都市計画行政関係者の一部に語り継がれる話題がある。

太平洋戦争末期の1945(昭和20)年、日本の都市は連日連夜の空襲で次々に焼き払われた。軍部に支配された政府は、米軍が上陸したら竹やりで戦えと、国民を指導していた。その中で当時の内務省建設局の技官たちは「戦争が終わったら、あの都市はこんな形で復興させよう」と話し合っていたという。

その一人に、佐々木銑という人がいた。終戦と共に内務省は解体されたが、佐々木氏はまず愛知県土木部長として名古屋市の復興計画に参画し、続いて50年、原爆で壊滅した広島市の建設局長に迎えられた。

名古屋、広島の両市とも、幅100メートルの大通りを中心に、広い道路が東西南北に通じている。
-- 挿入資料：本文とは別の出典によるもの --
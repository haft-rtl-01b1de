// haft_fpga: a HAFT FPGA fabric, an array of ROLE blocks under an
// interconnect overlay, configured from a (defective) nano-crossbar memory.
//
// ROWS x COLS ROLE blocks sit under one horizontal overlay channel per row
// and one vertical overlay channel per column. A ROLE reads the wires of the
// two channels passing over it and offers one value per side and track:
// east/west onto its row channel, south/north onto its column channel. The
// tri-state enables of the channels decide which segment each value drives,
// and chain segments past blocks without entering them. Which blocks do
// logic and which do routing is purely a matter of configuration.
//
// Every configuration bit (ROLE MUTs, ROLE crosspoints, channel buffer
// enables) lives in a nano_config_mem instance, one per tile:
//   tile r*COLS+c          ROLE block (r,c)
//   tile ROWS*COLS+r       horizontal channel of row r
//   tile ROWS*COLS+ROWS+c  vertical channel of column c
// The configuration port writes and reads one CFG_WORD_W-bit word; the
// address is {tile, word}. Reading back a word after writing it shows the
// crosspoints that are defective (they read 0), so a loader can map around
// them. DEFECT_PCT sets the defect rate of every memory; DEFECT_SEED
// selects the defect pattern.
//
// fabric_en must be held low while a configuration is loaded: every MUT
// output and every channel buffer is then off, so a partly written (or
// power-up random) configuration cannot short two drivers or close a
// combinational loop. The global enable is a choice of this implementation,
// in the manner of the global output enable of commercial FPGAs.
//
// I/O: the ends of every channel are brought out as pads, one input and one
// output per track at each end.
//
// From the architecture: the ROLE array with horizontal and vertical
// overlay channels, four-LUT ROLE blocks, Single and Double segments,
// nano-crossbar configuration memory. The array size, the track counts, the
// pads at the channel ends and the configuration port are choices of this
// implementation.
//
// Timing: the user logic is clocked by clk through the MUT flip-flops and
// reset by rst_n; everything else in the fabric is combinational. The
// fabric contains configurable combinational paths that form loops (ROLE
// output -> channel -> ROLE input); like any FPGA routing fabric, a
// configuration must not close one, and lint tools report the structural
// loops as such.
module haft_fpga
  import haft_pkg::*;
#(
  parameter int unsigned ROWS        = 3,
  parameter int unsigned COLS        = 3,
  parameter int unsigned N_MUT       = 4,
  parameter int unsigned N_SINGLE    = 1,
  parameter int unsigned N_DOUBLE    = 2,
  parameter int unsigned DEFECT_PCT  = 0,
  parameter int unsigned DEFECT_SEED = 1,
  localparam int unsigned T        = N_SINGLE + N_DOUBLE,
  localparam int unsigned ROLE_CFG = role_cfg_bits(N_MUT, T),
  localparam int unsigned HCH_CFG  = chan_cfg_bits(COLS, T),
  localparam int unsigned VCH_CFG  = chan_cfg_bits(ROWS, T),
  localparam int unsigned MAX_CFG  = (ROLE_CFG > HCH_CFG)
                                     ? ((ROLE_CFG > VCH_CFG) ? ROLE_CFG : VCH_CFG)
                                     : ((HCH_CFG > VCH_CFG) ? HCH_CFG : VCH_CFG),
  localparam int unsigned MAX_WORDS = (MAX_CFG + CFG_WORD_W - 1) / CFG_WORD_W,
  localparam int unsigned WORD_AW  = (MAX_WORDS > 1) ? $clog2(MAX_WORDS) : 1,
  localparam int unsigned N_TILES  = ROWS*COLS + ROWS + COLS,
  localparam int unsigned TILE_AW  = $clog2(N_TILES),
  localparam int unsigned CFG_AW   = TILE_AW + WORD_AW
)(
  input  logic                       clk,
  input  logic                       rst_n,
  input  logic                       fabric_en,    // 0 while loading configuration
  // configuration port
  input  logic                       cfg_we,
  input  logic [CFG_AW-1:0]          cfg_addr,     // {tile, word}
  input  logic [CFG_WORD_W-1:0]      cfg_wdata,
  output logic [CFG_WORD_W-1:0]      cfg_rdata,
  // pads at the ends of the horizontal channels
  input  logic [ROWS-1:0][T-1:0]     h_pad_in_w,   // into east-going wires
  input  logic [ROWS-1:0][T-1:0]     h_pad_in_e,   // into west-going wires
  output logic [ROWS-1:0][T-1:0]     h_pad_out_e,
  output logic [ROWS-1:0][T-1:0]     h_pad_out_w,
  // pads at the ends of the vertical channels
  input  logic [COLS-1:0][T-1:0]     v_pad_in_n,   // into south-going wires
  input  logic [COLS-1:0][T-1:0]     v_pad_in_s,   // into north-going wires
  output logic [COLS-1:0][T-1:0]     v_pad_out_s,
  output logic [COLS-1:0][T-1:0]     v_pad_out_n
);

  logic [TILE_AW-1:0] tile_sel;
  logic [WORD_AW-1:0] word_sel;
  assign {tile_sel, word_sel} = cfg_addr;

  logic [CFG_WORD_W-1:0] tile_rdata [N_TILES];

  // signals between ROLE blocks and channels
  logic [T-1:0] h_role_inc [ROWS][COLS];   // ROLE east edge
  logic [T-1:0] h_role_dec [ROWS][COLS];   // ROLE west edge
  logic [T-1:0] h_seg_inc  [ROWS][COLS];
  logic [T-1:0] h_seg_dec  [ROWS][COLS];
  logic [T-1:0] v_role_inc [COLS][ROWS];   // ROLE south edge
  logic [T-1:0] v_role_dec [COLS][ROWS];   // ROLE north edge
  logic [T-1:0] v_seg_inc  [COLS][ROWS];
  logic [T-1:0] v_seg_dec  [COLS][ROWS];

  // ---------------------------------------------------------------- ROLEs
  for (genvar r = 0; r < ROWS; r++) begin : g_row
    for (genvar c = 0; c < COLS; c++) begin : g_col
      localparam int unsigned TILE = r*COLS + c;
      localparam int unsigned AW   = ((ROLE_CFG + CFG_WORD_W - 1) / CFG_WORD_W > 1)
                                     ? $clog2((ROLE_CFG + CFG_WORD_W - 1) / CFG_WORD_W) : 1;
      logic [ROLE_CFG-1:0] cfg;

      nano_config_mem #(
        .BITS(ROLE_CFG), .DEFECT_PCT(DEFECT_PCT), .SEED(DEFECT_SEED*1009 + TILE)
      ) u_mem (
        .clk,
        .we    (cfg_we && tile_sel == TILE_AW'(TILE)),
        .addr  (word_sel[AW-1:0]),
        .wdata (cfg_wdata),
        .rdata (tile_rdata[TILE]),
        .bits  (cfg)
      );

      role_block #(.N_MUT(N_MUT), .T(T)) u_role (
        .clk, .rst_n,
        .en       (fabric_en),
        .cfg      (cfg),
        .h_inc_in (h_seg_inc[r][c]),
        .h_dec_in (h_seg_dec[r][c]),
        .v_inc_in (v_seg_inc[c][r]),
        .v_dec_in (v_seg_dec[c][r]),
        .e_out    (h_role_inc[r][c]),
        .w_out    (h_role_dec[r][c]),
        .s_out    (v_role_inc[c][r]),
        .n_out    (v_role_dec[c][r])
      );
    end
  end

  // ----------------------------------------------------- horizontal channels
  for (genvar r = 0; r < ROWS; r++) begin : g_hch
    localparam int unsigned TILE = ROWS*COLS + r;
    localparam int unsigned AW   = ((HCH_CFG + CFG_WORD_W - 1) / CFG_WORD_W > 1)
                                   ? $clog2((HCH_CFG + CFG_WORD_W - 1) / CFG_WORD_W) : 1;
    logic [HCH_CFG-1:0] cfg;

    nano_config_mem #(
      .BITS(HCH_CFG), .DEFECT_PCT(DEFECT_PCT), .SEED(DEFECT_SEED*1009 + TILE)
    ) u_mem (
      .clk,
      .we    (cfg_we && tile_sel == TILE_AW'(TILE)),
      .addr  (word_sel[AW-1:0]),
      .wdata (cfg_wdata),
      .rdata (tile_rdata[TILE]),
      .bits  (cfg)
    );

    overlay_channel #(.LEN(COLS), .N_SINGLE(N_SINGLE), .N_DOUBLE(N_DOUBLE)) u_ch (
      .en         (fabric_en),
      .cfg        (cfg),
      .pad_in_lo  (h_pad_in_w[r]),
      .pad_in_hi  (h_pad_in_e[r]),
      .role_inc   (h_role_inc[r]),
      .role_dec   (h_role_dec[r]),
      .seg_inc    (h_seg_inc[r]),
      .seg_dec    (h_seg_dec[r]),
      .pad_out_hi (h_pad_out_e[r]),
      .pad_out_lo (h_pad_out_w[r])
    );
  end

  // ------------------------------------------------------- vertical channels
  for (genvar c = 0; c < COLS; c++) begin : g_vch
    localparam int unsigned TILE = ROWS*COLS + ROWS + c;
    localparam int unsigned AW   = ((VCH_CFG + CFG_WORD_W - 1) / CFG_WORD_W > 1)
                                   ? $clog2((VCH_CFG + CFG_WORD_W - 1) / CFG_WORD_W) : 1;
    logic [VCH_CFG-1:0] cfg;

    nano_config_mem #(
      .BITS(VCH_CFG), .DEFECT_PCT(DEFECT_PCT), .SEED(DEFECT_SEED*1009 + TILE)
    ) u_mem (
      .clk,
      .we    (cfg_we && tile_sel == TILE_AW'(TILE)),
      .addr  (word_sel[AW-1:0]),
      .wdata (cfg_wdata),
      .rdata (tile_rdata[TILE]),
      .bits  (cfg)
    );

    overlay_channel #(.LEN(ROWS), .N_SINGLE(N_SINGLE), .N_DOUBLE(N_DOUBLE)) u_ch (
      .en         (fabric_en),
      .cfg        (cfg),
      .pad_in_lo  (v_pad_in_n[c]),
      .pad_in_hi  (v_pad_in_s[c]),
      .role_inc   (v_role_inc[c]),
      .role_dec   (v_role_dec[c]),
      .seg_inc    (v_seg_inc[c]),
      .seg_dec    (v_seg_dec[c]),
      .pad_out_hi (v_pad_out_s[c]),
      .pad_out_lo (v_pad_out_n[c])
    );
  end

  // configuration readback
  always_comb begin
    cfg_rdata = '0;
    for (int unsigned i = 0; i < N_TILES; i++)
      if (tile_sel == TILE_AW'(i)) cfg_rdata = tile_rdata[i];
  end

endmodule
広島の浜井信三市長に招かれた時、佐々木氏は「私は技術者だから、選挙や政治的折衝のお手伝いはできませんよ」と条件付きで受諾した。着任すると、道路舗装や架橋工事は後回しにして、ひたすら道路予定地を掘り返した。近代都市に不可欠の下水道網整備のためにパイプを埋設したのだ。そのため雨が降ると、全市の道路は泥田になった。

市街地が完成してから下水道網に着手するのは二度手間になると見通しての工事だった。原子砂漠からよみがえった広島の都市計画を称賛する人は多いが、佐々木氏の名を記憶する人は少ない。

「竹やりで戦え」が国策とされる時期に、早くも戦争終結後の復興計画を考えていた確かな目の持ち主は、佐々木氏だけではない。志を同じくする元内務省技官らによって、多くの戦災都市が美しい姿で再建された。これこそ官僚魂というべきであろう。

翻って、現在の官僚の在り方はどうであろうか。昨年の国会で、国有地の払い下げ疑惑が論議された時、ある高級官僚は、累が有力政治家に及ぶのを防ぐためか、関連文書は破棄され、もはや存在しないと答弁した。そのためか、官僚は栄転した。

やがて、破棄されたはずの文書が残されていることが分かった。今年の国会で野党が追及すると、政府の高官は「官僚を栄転させたのは、適材適所を貫くためだ」と答弁した。

中国の古典『史記』には、秦の王朝の末期に、権臣の趙高が鹿を見て馬だと言ったところ、居並ぶ官僚が迎合して「立派な馬でございます」と発言したという記述がある。鹿を馬と言いくるめたのを、2千年前の外国の出来事だといって笑い飛ばせるだろうか。